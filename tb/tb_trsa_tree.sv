// tb_trsa_tree: self-checking test of the pipelined TRSA tree.
//
// Runs tree_harness on the optimized (2l-1 PEs) and the full (2^l-1 PEs)
// tree with 3 and 4 levels at small key lengths, and on the optimized tree at
// the default size (1024-bit keys, 3 levels). Besides the results, latency
// and issue interval, it requires that the pipeline really overlapped
// messages and that the output stall path was exercised.
module tb_trsa_tree;

  logic clk = 1'b0, rst_n = 1'b0;
  always #5 clk = ~clk;

  localparam int NH = 5;
  logic done [NH];
  int   c [NH], f [NH], st [NH], ov [NH];

  tree_harness #(.K(32), .LEVELS(3), .OPTIMIZED(1), .NMSG(24)) h0 (
    .clk(clk), .rst_n(rst_n), .done(done[0]), .checks(c[0]), .failures(f[0]), .stalls(st[0]), .overlaps(ov[0]));
  tree_harness #(.K(32), .LEVELS(3), .OPTIMIZED(0), .NMSG(24)) h1 (
    .clk(clk), .rst_n(rst_n), .done(done[1]), .checks(c[1]), .failures(f[1]), .stalls(st[1]), .overlaps(ov[1]));
  tree_harness #(.K(24), .LEVELS(4), .OPTIMIZED(1), .NMSG(30)) h2 (
    .clk(clk), .rst_n(rst_n), .done(done[2]), .checks(c[2]), .failures(f[2]), .stalls(st[2]), .overlaps(ov[2]));
  tree_harness #(.K(24), .LEVELS(4), .OPTIMIZED(0), .NMSG(30)) h3 (
    .clk(clk), .rst_n(rst_n), .done(done[3]), .checks(c[3]), .failures(f[3]), .stalls(st[3]), .overlaps(ov[3]));
  tree_harness #(.K(1024), .LEVELS(3), .OPTIMIZED(1), .NMSG(9)) h4 (
    .clk(clk), .rst_n(rst_n), .done(done[4]), .checks(c[4]), .failures(f[4]), .stalls(st[4]), .overlaps(ov[4]));

  int checks, failures;

  initial begin
    repeat (3) @(negedge clk);
    rst_n = 1'b1;
    wait (done[0] && done[1] && done[2] && done[3] && done[4]);
    checks = 0; failures = 0;
    for (int i = 0; i < NH; i++) begin
      checks   += c[i] + 2;
      failures += f[i];
      if (st[i] == 0) begin failures++; $display("FAIL: harness %0d never stalled", i); end
      if (ov[i] == 0) begin failures++; $display("FAIL: harness %0d never overlapped", i); end
      $display("harness %0d: checks=%0d failures=%0d stall_cycles=%0d overlap_cycles=%0d",
               i, c[i], f[i], st[i], ov[i]);
    end
    $display("TB_RESULT checks=%0d failures=%0d", checks, failures);
    $finish;
  end

  initial begin
    repeat (2000000) @(posedge clk);
    $display("FAIL: watchdog");
    checks = 0; failures = 1;
    for (int i = 0; i < NH; i++) begin checks += c[i]; failures += f[i]; end
    $display("TB_RESULT checks=%0d failures=%0d", checks, failures);
    $finish;
  end

endmodule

Work instructions: What you should produce is an exact restatement of all the material.

Response:
filename tb/tb_trsa_tree.sv
// tb_trsa_tree: self-checking test of the pipelined TRSA tree.
//
// Runs tree_harness on the optimized (2l-1 PEs) and the full (2^l-1 PEs)
// tree with 3 and 4 levels at small key lengths, and on the optimized tree at
// the default size (1024-bit keys, 3 levels). Besides the results, latency
// and issue interval, it requires that the pipeline really overlapped
// messages and that the output stall path was exercised.
module tb_trsa_tree;

  logic clk = 1'b0, rst_n = 1'b0;
  always #5 clk = ~clk;

  localparam int NH = 5;
  logic done [NH];
  int   c [NH], f [NH], st [NH], ov [NH];

  tree_harness #(.K(32), .LEVELS(3), .OPTIMIZED(1), .NMSG(24)) h0 (
    .clk(clk), .rst_n(rst_n), .done(done[0]), .checks(c[0]), .failures(f[0]), .stalls(st[0]), .overlaps(ov[0]));
  tree_harness #(.K(32), .LEVELS(3), .OPTIMIZED(0), .NMSG(24)) h1 (
    .clk(clk), .rst_n(rst_n), .done(done[1]), .checks(c[1]), .failures(f[1]), .stalls(st[1]), .overlaps(ov[1]));
  tree_harness #(.K(24), .LEVELS(4), .OPTIMIZED(1), .NMSG(30)) h2 (
    .clk(clk), .rst_n(rst_n), .done(done[2]), .checks(c[2]), .failures(f[2]), .stalls(st[2]), .overlaps(ov[2]));
  tree_harness #(.K(24), .LEVELS(4), .OPTIMIZED(0), .NMSG(30)) h3 (
    .clk(clk), .rst_n(rst_n), .done(done[3]), .checks(c[3]), .failures(f[3]), .stalls(st[3]), .overlaps(ov[3]));
  tree_harness #(.K(1024), .LEVELS(3), .OPTIMIZED(1), .NMSG(9)) h4 (
    .clk(clk), .rst_n(rst_n), .done(done[4]), .checks(c[4]), .failures(f[4]), .stalls(st[4]), .overlaps(ov[4]));

  int checks, failures;

  initial begin
    repeat (3) @(negedge clk);
    rst_n = 1'b1;
    wait (done[0] && done[1] && done[2] && done[3] && done[4]);
    checks = 0; failures = 0;
    for (int i = 0; i < NH; i++) begin
      checks   += c[i] + 2;
      failures += f[i];
      if (st[i] == 0) begin failures++; $display("FAIL: harness %0d never stalled", i); end
      if (ov[i] == 0) begin failures++; $display("FAIL: harness %0d never overlapped", i); end
      $display("harness %0d: checks=%0d failures=%0d stall_cycles=%0d overlap_cycles=%0d",
               i, c[i], f[i], st[i], ov[i]);
    end
    $display("TB_RESULT checks=%0d failures=%0d", checks, failures);
    $finish;
  end

  initial begin
    repeat (2000000) @(posedge clk);
    $display("FAIL: watchdog");
    checks = 0; failures = 1;
    for (int i = 0; i < NH; i++) begin checks += c[i]; failures += f[i]; end
    $display("TB_RESULT checks=%0d failures=%0d", checks, failures);
    $finish;
  end

endmodule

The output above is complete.